WHAT YOU HAVE TO DO — Collect every line of the records below that contains the word "network".

[Extracted data entries]
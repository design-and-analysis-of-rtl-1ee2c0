// rian_node: one ALU node of the array: a 64-entry register file, an integer
// ALU, an integer multiplier and the node's router.
//
// An instruction names its operation, two source registers and the place of
// its result: a destination node and a register there. Because the
// destination is part of the instruction, the node sends the control flit
// into the network in the cycle it issues the instruction, while the ALU is
// still computing; the result follows one cycle later as the payload flit.
// This is the document's lookahead: the path is reserved by the time the
// operand exists. A result whose destination is this node does not enter the
// network; it is written straight back to the register file (the document's
// direct bypass). Operands arriving from the network are announced by a
// control flit on the router's local output one cycle before the data and
// are written to the named register.
//
// Interface: instr_valid/instr/issue_ready issue one instruction per cycle;
// issue_ready drops while the router throttles the node's own input buffer
// (the producing ALU stops, as in the document). Eight neighbour links, each
// a control flit, a payload flit and a throttle per direction. deliver_*
// reports every operand written from the network; dbg_* reads a register.
// Timing: issue in cycle t; a local result is readable from cycle t+1; the
// control flit is on the neighbour link from cycle t+1, the payload from t+2,
// and a neighbour one hop away delivers the operand to its register file in
// cycle t+3 (h+2 cycles for h hops).
// The instruction sequencing and operand-readiness rules of the two machines
// the document studies are outside this node: whoever issues instructions
// decides when.
module rian_node
  import rian_pkg::*;
#(
  parameter int unsigned MY_X   = 0,
  parameter int unsigned MY_Y   = 0,
  parameter int unsigned GRID_Y = 8,
  parameter topo_e       TOPO   = TOPO_STAR,
  parameter bit          WRAP   = 1'b1,
  parameter int unsigned DEPTH  = 8
) (
  input  logic                      clk,
  input  logic                      rst_n,
  // instruction issue
  input  logic                      instr_valid,
  input  instr_t                    instr,
  output logic                      issue_ready,
  // neighbour links, indexed by rian_pkg::dir_e
  input  logic       [NUM_DIRS-1:0] ctrl_in_valid,
  input  ctrl_flit_t [NUM_DIRS-1:0] ctrl_in,
  input  logic       [NUM_DIRS-1:0] data_in_valid,
  input  data_flit_t [NUM_DIRS-1:0] data_in,
  output logic       [NUM_DIRS-1:0] throttle_out,
  output logic       [NUM_DIRS-1:0] ctrl_out_valid,
  output ctrl_flit_t [NUM_DIRS-1:0] ctrl_out,
  output logic       [NUM_DIRS-1:0] data_out_valid,
  output data_flit_t [NUM_DIRS-1:0] data_out,
  input  logic       [NUM_DIRS-1:0] throttle_in,
  // operands delivered by the network
  output logic                      deliver_valid,
  output logic [REG_W-1:0]          deliver_reg,
  output data_flit_t                deliver_data,
  // observation
  input  logic [REG_W-1:0]          dbg_raddr,
  output logic [DATA_W-1:0]         dbg_rdata,
  // events of this cycle, for statistics
  output logic                      ev_issue_stall,
  output logic                      ev_local_bypass,
  output logic                      ev_stall,
  output logic                      ev_throttle,
  output logic                      ev_cut_through
);
  localparam logic [COORD_W-1:0] X = COORD_W'(MY_X);
  localparam logic [COORD_W-1:0] Y = COORD_W'(MY_Y);

  // ------------------------------------------------------------ execution
  logic              issue, to_self;
  logic [DATA_W-1:0] a, b, alu_y, mul_p, result;

  assign issue   = instr_valid && issue_ready;
  assign to_self = (instr.dst.dst_x == X) && (instr.dst.dst_y == Y);

  rian_alu u_alu (.op(instr.op), .a, .b, .imm(instr.imm), .y(alu_y));
  rian_mul u_mul (.a, .b, .p(mul_p));
  assign result = (instr.op == OP_MUL) ? mul_p : alu_y;

  // Result stage: the operand produced by the instruction issued last cycle.
  logic              res_valid, res_self;
  logic [REG_W-1:0]  res_reg;
  logic [DATA_W-1:0] res_data;

  always_ff @(posedge clk or negedge rst_n) begin
    if (!rst_n) res_valid <= 1'b0;
    else        res_valid <= issue;
  end
  always_ff @(posedge clk) begin
    res_self <= to_self;
    res_reg  <= instr.dst.dst_reg;
    res_data <= result;
  end

  // ------------------------------------------------------- operand delivery
  logic [REG_W-1:0] ej_reg;
  logic             ej_valid;

  // ----------------------------------------------------------------- router
  logic       [NUM_PORTS-1:0] r_ctrl_in_valid, r_data_in_valid, r_throttle_out;
  ctrl_flit_t [NUM_PORTS-1:0] r_ctrl_in;
  data_flit_t [NUM_PORTS-1:0] r_data_in;
  logic       [NUM_PORTS-1:0] r_ctrl_out_valid, r_data_out_valid, r_throttle_in;
  ctrl_flit_t [NUM_PORTS-1:0] r_ctrl_out;
  data_flit_t [NUM_PORTS-1:0] r_data_out;

  assign r_ctrl_in_valid = {issue && !to_self, ctrl_in_valid};
  assign r_ctrl_in       = {instr.dst, ctrl_in};
  assign r_data_in_valid = {res_valid && !res_self, data_in_valid};
  assign r_data_in       = {res_data, data_in};
  assign r_throttle_in   = {1'b0, throttle_in};  // the node always accepts

  rian_router #(.GRID_Y(GRID_Y), .TOPO(TOPO), .WRAP(WRAP), .DEPTH(DEPTH)) u_router (
    .clk, .rst_n, .my_x(X), .my_y(Y),
    .ctrl_in_valid (r_ctrl_in_valid),  .ctrl_in (r_ctrl_in),
    .data_in_valid (r_data_in_valid),  .data_in (r_data_in),
    .throttle_out  (r_throttle_out),
    .ctrl_out_valid(r_ctrl_out_valid), .ctrl_out(r_ctrl_out),
    .data_out_valid(r_data_out_valid), .data_out(r_data_out),
    .throttle_in   (r_throttle_in),
    .ev_stall, .ev_throttle, .ev_cut_through
  );

  assign throttle_out   = r_throttle_out[NUM_DIRS-1:0];
  assign ctrl_out_valid = r_ctrl_out_valid[NUM_DIRS-1:0];
  assign ctrl_out       = r_ctrl_out[NUM_DIRS-1:0];
  assign data_out_valid = r_data_out_valid[NUM_DIRS-1:0];
  assign data_out       = r_data_out[NUM_DIRS-1:0];

  // The producing ALU stops while its own input buffer is throttled.
  assign issue_ready    = !r_throttle_out[LOCAL];
  assign ev_issue_stall = instr_valid && !issue_ready;
  assign ev_local_bypass = res_valid && res_self;

  // The control flit on the local output sets up delivery of the payload
  // that follows it one cycle later.
  always_ff @(posedge clk or negedge rst_n) begin
    if (!rst_n) ej_valid <= 1'b0;
    else        ej_valid <= r_ctrl_out_valid[LOCAL];
  end
  always_ff @(posedge clk) ej_reg <= r_ctrl_out[LOCAL].dst_reg;

  assign deliver_valid = r_data_out_valid[LOCAL];
  assign deliver_reg   = ej_reg;
  assign deliver_data  = r_data_out[LOCAL];

  // -------------------------------------------------------- register file
  rian_regfile #(.ENTRIES(1 << REG_W)) u_rf (
    .clk,
    .ra0(instr.rs1), .rd0(a),
    .ra1(instr.rs2), .rd1(b),
    .ra2(dbg_raddr), .rd2(dbg_rdata),
    .we0(res_valid && res_self), .wa0(res_reg), .wd0(res_data),
    .we1(deliver_valid),         .wa1(ej_reg),  .wd1(r_data_out[LOCAL])
  );

  assert property (@(posedge clk) disable iff (!rst_n) deliver_valid |-> ej_valid)
    else $error("rian_node: payload delivered without its control flit");
endmodule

TASK ANSWER —
// into the network in the cycle it issues the instruction, while the ALU is
// network; it is written straight back to the register file (the document's
// direct bypass). Operands arriving from the network are announced by a
// reports every operand written from the network; dbg_* reads a register.
  // operands delivered by the network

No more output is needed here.